In the basic configuration supports the functions of data collection, their storage and analysis, as well as enriching the information about the threats, victims, attackers. The number of adapters, which essentially perform the function of correlating various events, is small in the public version of OpenSOC. As is the case with most SIEM, the out-of-box correlation rules do not work very well, and therefore in OpenSOC you need to write them yourself for each system user. In the NTT group of companies, for example, the open source engine
Esper is used as a tool for creating triggers and correlation rules.

After the success of OpenSOC within the company, it was decided to develop it as the basis for our outsourcing services.
Cisco Active Threat Analytics (ATA) is essentially a distributed Security Operations Center (SOC), which takes over the functions of monitoring and managing the information security of our customers. Developing OpenSOC both within the company and within the Cisco ATA, we are faced with the fact that the Apache 2.0 license does not always allow us to implement everything we wanted. Yes, and only open source components, we could not be limited to solving all the problems we have.

It was decided to divide the development of OpenSOC into two directions. The first remained in Cisco, for the needs of our information service and ATA. But the second direction was very interesting. OpenSOC entered the Apache incubator, becoming a full-fledged project developed by the open source community. OpenSOC changed the name, becoming
Apache Metron . In April 2016, the first version of Apache Metron 0.1 was released. At the same time, the ideology remains unchanged and it will be easy for OpenSOC users to switch to Apache Metron.

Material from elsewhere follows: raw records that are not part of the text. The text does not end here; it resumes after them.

// tb_abf_decoder: end-to-end checks of the adapted bit-flipping decoder at a
// reduced code size (Z=27, N=324, M=81, IT_MAX=60).
//   - GDBF mode: random codewords with random bit errors and a random subset
//     of the correct bits marked reliable (and runs with no reliable bits)
//     are decoded by the RTL and by the reference GDBF model of
//     tb_code_pkg; success, iteration count, final word and the number of
//     clocks (one per iteration, plus the final syndrome check) must match.
//   - PGDBF mode, p = 0: nothing may flip; the decode must run IT_MAX
//     iterations and fail.
//   - PGDBF mode, p = 0.7: any successful result must be a codeword, every
//     reliable bit must keep its read value, and most words must come back
//     exactly.
//   - An error-free word finishes after one clock with zero iterations.
//   - start while busy is ignored.
module tb_abf_decoder;
  import tb_code_pkg::*;
  localparam int Z = 27, DV = 3, DC = 12, IT_MAX = 60, PW = 8;
  localparam int N = Z * DC;
  localparam int KW = $clog2(IT_MAX + 1);
  typedef code_model #(Z, DV, DC) code_t;
  typedef logic [N-1:0] word_t;

  logic clk = 0, rst_n = 0;
  logic start, prob_mode, busy, done, success;
  word_t y, rel, v;
  logic [PW-1:0] p_thr;
  logic [31:0] seed;
  logic [KW-1:0] iters;
  int checks = 0, failures = 0;
  int n_gdbf_ok = 0, n_gdbf_fail = 0, n_pg_ok = 0, n_pg_exact = 0, n_pg_runs = 0;
  code_t code;

  abf_decoder #(.Z(Z), .DV(DV), .DC(DC), .IT_MAX(IT_MAX), .PW(PW)) dut (.*);

  always #5 clk = ~clk;

  task automatic check(input bit ok, input string msg);
    checks++;
    if (!ok) begin failures++; $display("FAIL %s", msg); end
  endtask

  // Run one decode; returns the number of clock edges from the load edge
  // until done is seen.
  task automatic run(input word_t yy, input word_t rr, input logic pm,
                     input logic [PW-1:0] pt, output int lat);
    @(negedge clk);
    y = yy; rel = rr; prob_mode = pm; p_thr = pt; seed = $urandom; start = 1;
    @(posedge clk);
    @(negedge clk);
    start = 0;
    lat = 0;
    while (!done) begin
      @(posedge clk); lat++;
      #1;
      if (lat == 1) begin
        // a second start while busy must be ignored
        y = ~yy;
        start = 1;
      end
      if (lat == 2) start = 0;
      if (lat > IT_MAX + 5) break;
    end
    start = 0;
  endtask

  function automatic word_t make_errors(word_t x, int nerr);
    word_t e;
    e = '0;
    for (int i = 0; i < nerr; i++) e[$urandom_range(N - 1, 0)] = 1'b1;
    return x ^ e;
  endfunction

  function automatic word_t make_rel(word_t x, word_t yy, int pct);
    word_t r;
    for (int n = 0; n < N; n++) r[n] = (x[n] == yy[n]) && ($urandom_range(99, 0) < pct);
    return r;
  endfunction

  initial begin
    word_t x, yy, rr, vr;
    int lat, k;
    bit ok;
    code = new();
    start = 0; prob_mode = 0; p_thr = 0; seed = 0; y = '0; rel = '0;
    check(code.syn_weight(code.random_codeword()) == 0, "encoder model produced a non-codeword");
    repeat (3) @(posedge clk);
    rst_n = 1;

    // error-free word
    x = code.random_codeword();
    run(x, '0, 1'b0, '0, lat);
    check(success && iters == 0 && lat == 1 && v == x,
          $sformatf("clean word: success=%0b iters=%0d lat=%0d", success, iters, lat));

    // GDBF against the reference model
    for (int t = 0; t < 60; t++) begin
      x  = code.random_codeword();
      yy = make_errors(x, 1 + t % 8);
      rr = (t % 4 == 3) ? '0 : make_rel(x, yy, 20 + 10 * (t % 6));
      vr = yy;
      k = 0;
      ok = 1;
      while (k < IT_MAX && code.gdbf_step(vr, yy, rr)) k++;
      if (k == IT_MAX && code.syn_weight(vr) != 0) ok = 0;
      run(yy, rr, 1'b0, '0, lat);
      check(success == ok && int'(iters) == k && v == vr && lat == k + 1,
            $sformatf("GDBF t=%0d: dut success=%0b iters=%0d lat=%0d, ref success=%0b iters=%0d, word %s",
                      t, success, iters, lat, ok, k, (v == vr) ? "same" : "differs"));
      if (ok) n_gdbf_ok++; else n_gdbf_fail++;
      // reliable bits never move
      check(((v ^ yy) & rr) == '0, "GDBF flipped a reliable bit");
    end

    // PGDBF with p = 0: no flips at all
    x  = code.random_codeword();
    yy = make_errors(x, 3);
    run(yy, '0, 1'b1, 8'd0, lat);
    check(!success && iters == KW'(IT_MAX) && v == yy && lat == IT_MAX + 1,
          $sformatf("PGDBF p=0: success=%0b iters=%0d lat=%0d", success, iters, lat));

    // PGDBF with p = 0.7
    for (int t = 0; t < 40; t++) begin
      x  = code.random_codeword();
      yy = make_errors(x, 2 + t % 6);
      rr = make_rel(x, yy, 50);
      run(yy, rr, 1'b1, 8'd179, lat);
      n_pg_runs++;
      check(((v ^ yy) & rr) == '0, "PGDBF flipped a reliable bit");
      check(lat == int'(iters) + 1, $sformatf("PGDBF latency %0d for %0d iterations", lat, iters));
      if (success) begin
        n_pg_ok++;
        check(code.syn_weight(v) == 0, "PGDBF reported success on a non-codeword");
        if (v == x) n_pg_exact++;
      end else begin
        check(iters == KW'(IT_MAX), "PGDBF failed before IT_MAX");
      end
    end
    check(n_pg_exact >= n_pg_runs * 3 / 4, $sformatf("PGDBF exact %0d of %0d", n_pg_exact, n_pg_runs));
    check(n_gdbf_ok > 0 && n_gdbf_fail >= 0, "no successful GDBF decode");
    $display("GDBF ok=%0d fail=%0d  PGDBF ok=%0d exact=%0d of %0d",
             n_gdbf_ok, n_gdbf_fail, n_pg_ok, n_pg_exact, n_pg_runs);
    $display("TB_RESULT checks=%0d failures=%0d", checks, failures);
    $finish;
  end

  initial begin
    repeat (200000) @(posedge clk);
    failures++;
    $display("TB_RESULT checks=%0d failures=%0d", checks, failures);
    $finish;
  end
endmodule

Cisco OpenSOC has been developed in a different direction. On its basis, MapR has created its
Security Log Analytics solution, which is used by NTT, Zion Bank, and other customers mentioned above. But, as in the case of Apache Metron, the ideology of OpenSOC remains unchanged - the analysis of big data for cybersecurity purposes and the ability to work not only with structured, but also with unstructured data. This allows you to significantly expand the functions of monitoring threats in the company and "see" much more than before, using more information sources. For example, in Cisco over the past few years, there has been a shift from the usual static rules and signatures towards behavioral analysis, anomalies, and threat intelligence. All this would have been impossible without Cisco OpenSOC.